§ Brief
Below is a listing; restate from it, character for character, the lines beginning at the line holding "int c_izh_rng [3], c_izh_gated, c_izh_spk;" and ending at the line holding "izh_act_d = izh_active;", both included.
- - - - - - -
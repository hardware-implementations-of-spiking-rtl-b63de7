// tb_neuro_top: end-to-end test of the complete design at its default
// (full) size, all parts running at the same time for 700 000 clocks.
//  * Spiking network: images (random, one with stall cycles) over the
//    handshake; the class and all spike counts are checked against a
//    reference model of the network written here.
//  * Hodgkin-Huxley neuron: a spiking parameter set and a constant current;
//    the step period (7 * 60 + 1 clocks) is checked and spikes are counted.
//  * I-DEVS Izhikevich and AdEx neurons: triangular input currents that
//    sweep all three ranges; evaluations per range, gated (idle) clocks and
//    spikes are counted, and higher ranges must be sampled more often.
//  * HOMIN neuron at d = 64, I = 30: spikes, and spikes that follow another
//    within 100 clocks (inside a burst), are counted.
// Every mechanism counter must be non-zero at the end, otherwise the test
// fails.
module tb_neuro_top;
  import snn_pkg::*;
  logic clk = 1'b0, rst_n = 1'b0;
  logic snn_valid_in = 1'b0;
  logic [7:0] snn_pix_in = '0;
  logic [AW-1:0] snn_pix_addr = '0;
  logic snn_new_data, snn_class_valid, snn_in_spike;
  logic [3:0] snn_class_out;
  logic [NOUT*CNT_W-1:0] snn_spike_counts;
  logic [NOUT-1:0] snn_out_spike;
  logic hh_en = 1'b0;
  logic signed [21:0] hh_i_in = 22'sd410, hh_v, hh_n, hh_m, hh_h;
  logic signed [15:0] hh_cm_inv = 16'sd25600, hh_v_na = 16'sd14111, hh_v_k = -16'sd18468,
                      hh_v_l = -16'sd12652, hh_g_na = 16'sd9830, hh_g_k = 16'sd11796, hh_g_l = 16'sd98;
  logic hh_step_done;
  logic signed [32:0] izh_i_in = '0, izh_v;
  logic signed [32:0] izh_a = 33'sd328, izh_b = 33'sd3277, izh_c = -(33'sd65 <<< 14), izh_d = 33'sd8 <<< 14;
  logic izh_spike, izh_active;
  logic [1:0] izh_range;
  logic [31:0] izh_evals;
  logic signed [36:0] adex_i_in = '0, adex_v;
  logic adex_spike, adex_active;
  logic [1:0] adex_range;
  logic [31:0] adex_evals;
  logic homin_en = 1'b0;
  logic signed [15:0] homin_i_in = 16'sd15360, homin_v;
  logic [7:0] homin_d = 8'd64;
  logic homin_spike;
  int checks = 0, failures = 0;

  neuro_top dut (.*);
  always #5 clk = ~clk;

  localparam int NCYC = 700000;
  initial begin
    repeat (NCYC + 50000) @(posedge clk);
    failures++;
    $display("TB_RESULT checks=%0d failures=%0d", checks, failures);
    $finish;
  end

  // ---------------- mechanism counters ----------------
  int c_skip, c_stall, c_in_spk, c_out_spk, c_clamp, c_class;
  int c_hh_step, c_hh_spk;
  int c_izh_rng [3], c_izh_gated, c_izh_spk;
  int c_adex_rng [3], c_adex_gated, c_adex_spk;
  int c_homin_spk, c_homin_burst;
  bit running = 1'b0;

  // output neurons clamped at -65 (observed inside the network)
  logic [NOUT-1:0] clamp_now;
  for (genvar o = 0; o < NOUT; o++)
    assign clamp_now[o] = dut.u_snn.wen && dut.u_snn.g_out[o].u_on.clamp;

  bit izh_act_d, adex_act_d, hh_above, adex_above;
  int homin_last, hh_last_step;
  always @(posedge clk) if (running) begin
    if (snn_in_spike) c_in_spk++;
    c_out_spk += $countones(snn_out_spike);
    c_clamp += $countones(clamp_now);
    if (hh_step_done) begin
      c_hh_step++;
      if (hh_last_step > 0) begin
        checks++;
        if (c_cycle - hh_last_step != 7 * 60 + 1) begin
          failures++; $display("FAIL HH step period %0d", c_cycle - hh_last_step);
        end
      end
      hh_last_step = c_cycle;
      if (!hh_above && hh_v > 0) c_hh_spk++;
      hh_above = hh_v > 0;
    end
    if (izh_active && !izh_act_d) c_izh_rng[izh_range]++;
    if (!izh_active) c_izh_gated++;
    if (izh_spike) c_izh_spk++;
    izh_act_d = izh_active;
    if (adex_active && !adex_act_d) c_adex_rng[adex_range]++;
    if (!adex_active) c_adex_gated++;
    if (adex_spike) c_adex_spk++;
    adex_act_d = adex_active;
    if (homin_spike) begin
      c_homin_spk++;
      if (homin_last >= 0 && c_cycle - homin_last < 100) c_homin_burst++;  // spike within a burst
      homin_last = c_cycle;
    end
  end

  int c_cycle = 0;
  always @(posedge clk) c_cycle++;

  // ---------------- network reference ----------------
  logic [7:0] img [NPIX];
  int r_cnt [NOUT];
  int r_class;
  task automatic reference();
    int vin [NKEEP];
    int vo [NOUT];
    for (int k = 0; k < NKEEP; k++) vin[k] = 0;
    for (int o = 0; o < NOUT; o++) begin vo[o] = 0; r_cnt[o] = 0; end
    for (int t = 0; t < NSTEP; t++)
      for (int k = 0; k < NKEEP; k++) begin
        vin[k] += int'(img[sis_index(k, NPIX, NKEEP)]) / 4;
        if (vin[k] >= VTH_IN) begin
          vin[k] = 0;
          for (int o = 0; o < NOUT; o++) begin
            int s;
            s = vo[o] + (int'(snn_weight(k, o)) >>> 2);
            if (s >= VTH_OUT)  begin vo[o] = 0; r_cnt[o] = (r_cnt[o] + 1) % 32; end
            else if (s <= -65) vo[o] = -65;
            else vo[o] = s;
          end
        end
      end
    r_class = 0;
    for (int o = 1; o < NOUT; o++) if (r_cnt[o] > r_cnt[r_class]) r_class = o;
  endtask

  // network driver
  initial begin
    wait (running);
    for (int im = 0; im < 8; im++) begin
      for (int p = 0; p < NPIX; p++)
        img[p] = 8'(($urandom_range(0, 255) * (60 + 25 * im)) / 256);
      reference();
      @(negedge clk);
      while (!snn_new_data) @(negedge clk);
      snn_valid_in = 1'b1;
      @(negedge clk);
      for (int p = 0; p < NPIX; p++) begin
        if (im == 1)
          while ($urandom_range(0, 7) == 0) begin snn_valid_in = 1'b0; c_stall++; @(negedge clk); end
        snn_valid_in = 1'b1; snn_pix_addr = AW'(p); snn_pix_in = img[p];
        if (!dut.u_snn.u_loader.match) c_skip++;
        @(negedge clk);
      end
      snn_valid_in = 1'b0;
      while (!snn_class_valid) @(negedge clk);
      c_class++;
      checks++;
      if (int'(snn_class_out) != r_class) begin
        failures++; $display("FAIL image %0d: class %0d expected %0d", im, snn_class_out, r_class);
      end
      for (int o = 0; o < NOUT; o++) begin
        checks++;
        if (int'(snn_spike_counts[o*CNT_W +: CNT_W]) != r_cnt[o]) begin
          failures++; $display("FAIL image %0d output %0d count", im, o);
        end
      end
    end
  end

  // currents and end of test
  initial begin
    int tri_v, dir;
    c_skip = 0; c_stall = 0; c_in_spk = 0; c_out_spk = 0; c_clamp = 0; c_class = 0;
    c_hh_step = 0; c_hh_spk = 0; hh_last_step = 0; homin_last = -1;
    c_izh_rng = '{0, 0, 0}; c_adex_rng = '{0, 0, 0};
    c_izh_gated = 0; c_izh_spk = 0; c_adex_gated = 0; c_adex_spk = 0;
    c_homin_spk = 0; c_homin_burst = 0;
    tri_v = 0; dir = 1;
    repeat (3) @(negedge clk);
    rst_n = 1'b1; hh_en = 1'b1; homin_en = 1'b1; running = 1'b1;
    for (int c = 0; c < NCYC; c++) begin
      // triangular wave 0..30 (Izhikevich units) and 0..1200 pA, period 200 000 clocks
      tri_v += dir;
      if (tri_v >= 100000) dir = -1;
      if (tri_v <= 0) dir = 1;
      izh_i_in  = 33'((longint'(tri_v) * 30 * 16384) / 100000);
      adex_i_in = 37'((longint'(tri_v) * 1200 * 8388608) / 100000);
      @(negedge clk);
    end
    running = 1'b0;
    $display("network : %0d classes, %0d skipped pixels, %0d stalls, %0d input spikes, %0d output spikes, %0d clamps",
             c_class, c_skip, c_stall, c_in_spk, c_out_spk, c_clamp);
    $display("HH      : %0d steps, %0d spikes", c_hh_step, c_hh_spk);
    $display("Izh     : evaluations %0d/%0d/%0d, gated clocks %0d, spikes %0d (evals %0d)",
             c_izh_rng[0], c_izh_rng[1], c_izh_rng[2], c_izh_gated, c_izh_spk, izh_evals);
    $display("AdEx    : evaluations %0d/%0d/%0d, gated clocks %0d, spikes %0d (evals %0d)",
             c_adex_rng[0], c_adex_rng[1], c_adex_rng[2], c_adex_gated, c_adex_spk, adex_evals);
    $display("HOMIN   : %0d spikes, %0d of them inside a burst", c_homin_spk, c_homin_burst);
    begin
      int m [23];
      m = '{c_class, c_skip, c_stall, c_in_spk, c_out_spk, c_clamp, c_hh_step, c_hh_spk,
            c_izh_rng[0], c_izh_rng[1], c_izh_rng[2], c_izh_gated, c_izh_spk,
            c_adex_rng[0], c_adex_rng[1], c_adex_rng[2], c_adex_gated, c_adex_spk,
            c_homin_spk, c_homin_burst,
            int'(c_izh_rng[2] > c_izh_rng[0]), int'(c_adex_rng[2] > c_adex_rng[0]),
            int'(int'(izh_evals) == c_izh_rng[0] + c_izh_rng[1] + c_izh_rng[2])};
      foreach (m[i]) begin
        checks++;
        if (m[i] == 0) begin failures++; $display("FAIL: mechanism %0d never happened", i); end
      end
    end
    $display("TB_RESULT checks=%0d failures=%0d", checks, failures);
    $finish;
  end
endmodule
- - - - - - -
§ Solution to the problem
  int c_izh_rng [3], c_izh_gated, c_izh_spk;
  int c_adex_rng [3], c_adex_gated, c_adex_spk;
  int c_homin_spk, c_homin_burst;
  bit running = 1'b0;

  // output neurons clamped at -65 (observed inside the network)
  logic [NOUT-1:0] clamp_now;
  for (genvar o = 0; o < NOUT; o++)
    assign clamp_now[o] = dut.u_snn.wen && dut.u_snn.g_out[o].u_on.clamp;

  bit izh_act_d, adex_act_d, hh_above, adex_above;
  int homin_last, hh_last_step;
  always @(posedge clk) if (running) begin
    if (snn_in_spike) c_in_spk++;
    c_out_spk += $countones(snn_out_spike);
    c_clamp += $countones(clamp_now);
    if (hh_step_done) begin
      c_hh_step++;
      if (hh_last_step > 0) begin
        checks++;
        if (c_cycle - hh_last_step != 7 * 60 + 1) begin
          failures++; $display("FAIL HH step period %0d", c_cycle - hh_last_step);
        end
      end
      hh_last_step = c_cycle;
      if (!hh_above && hh_v > 0) c_hh_spk++;
      hh_above = hh_v > 0;
    end
    if (izh_active && !izh_act_d) c_izh_rng[izh_range]++;
    if (!izh_active) c_izh_gated++;
    if (izh_spike) c_izh_spk++;
    izh_act_d = izh_active;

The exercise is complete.